[Data — start]

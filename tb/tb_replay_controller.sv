// tb_replay_controller: directed and random test of rename-replay sequencing at
// RECOVERY_LAT = 7 and depth 16. After a misprediction in cycle t the first
// replayed slot must appear in cycle t + 7, slots must follow one per
// acknowledged cycle from the first user to the tail (wrapping), a withheld
// acknowledge must hold the slot, busy must fall after the last slot, and a
// misprediction during a replay must restart from its own first user.
module tb_replay_controller;
  localparam int D = 16, LAT = 7;
  logic clk = 0, rst_n = 0;
  always #5 clk = ~clk;
  logic mis, busy, replay_valid, replay_ack, replay_last;
  logic [3:0] mis_start, tail, replay_idx;
  replay_controller #(.DEPTH(D), .RECOVERY_LAT(LAT)) dut (.*);

  int checks = 0, failures = 0;
  task automatic chk(input bit ok, input string what);
    checks++;
    if (!ok) begin failures++; $display("FAIL @%0t %s", $time, what); end
  endtask

  // run one recovery; restart_at >= 0 injects a second misprediction after that
  // many replayed slots, starting at restart_start
  task automatic run(input int start, input int tl, input int restart_at, input int restart_start);
    int exp, n, cyc;
    mis = 1; mis_start = 4'(start); tail = 4'(tl);
    @(negedge clk);
    mis = 0;
    cyc = 1;
    while (!replay_valid) begin
      chk(busy, "busy while waiting");
      @(negedge clk); cyc++;
      if (cyc > 20) break;
    end
    chk(cyc == LAT, $sformatf("first replay after %0d cycles", cyc));
    exp = start; n = 0;
    while (busy) begin
      chk(replay_valid && replay_idx == 4'(exp), $sformatf("slot %0d exp %0d", replay_idx, exp));
      chk(replay_last == (4'(exp + 1) == 4'(tl)), "last flag");
      if (restart_at >= 0 && n == restart_at) begin
        replay_ack = 0;
        mis = 1; mis_start = 4'(restart_start);
        @(negedge clk);
        mis = 0;
        cyc = 1;
        while (!replay_valid) begin @(negedge clk); cyc++; if (cyc > 20) break; end
        chk(cyc == LAT, "restart latency");
        exp = restart_start; restart_at = -1; n = 0;
        continue;
      end
      replay_ack = ($urandom_range(0, 3) != 0);
      @(negedge clk);
      if (replay_ack) begin exp = (exp + 1) % D; n++; end
      replay_ack = 1;
    end
    chk(exp == tl, "replayed up to the tail");
  endtask

  initial begin
    mis = 0; mis_start = 0; tail = 0; replay_ack = 1;
    repeat (2) @(negedge clk);
    rst_n = 1;
    @(negedge clk);
    chk(!busy && !replay_valid, "idle after reset");
    run(3, 9, -1, 0);
    run(12, 4, -1, 0);           // wraps
    run(5, 6, -1, 0);            // single slot
    run(2, 14, 4, 4);            // restart inside the replayed part
    for (int i = 0; i < 40; i++) begin
      int s, l;
      s = $urandom_range(0, D - 1);
      l = $urandom_range(1, D - 1);
      run(s, (s + l) % D, -1, 0);
      repeat ($urandom_range(0, 3)) @(negedge clk);
    end
    $display("TB_RESULT checks=%0d failures=%0d", checks, failures);
    $finish;
  end
  initial begin
    #1000000;
    failures++;
    $display("TB_RESULT checks=%0d failures=%0d", checks, failures);
    $finish;
  end
endmodule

[Data — finish]

[Exercise details]: Return, without any change, the lines from the one holding "repeat ($urandom_range(0, 3))" through the end of the listing, and only those.

[Reply to the task]:
      repeat ($urandom_range(0, 3)) @(negedge clk);
    end
    $display("TB_RESULT checks=%0d failures=%0d", checks, failures);
    $finish;
  end
  initial begin
    #1000000;
    failures++;
    $display("TB_RESULT checks=%0d failures=%0d", checks, failures);
    $finish;
  end
endmodule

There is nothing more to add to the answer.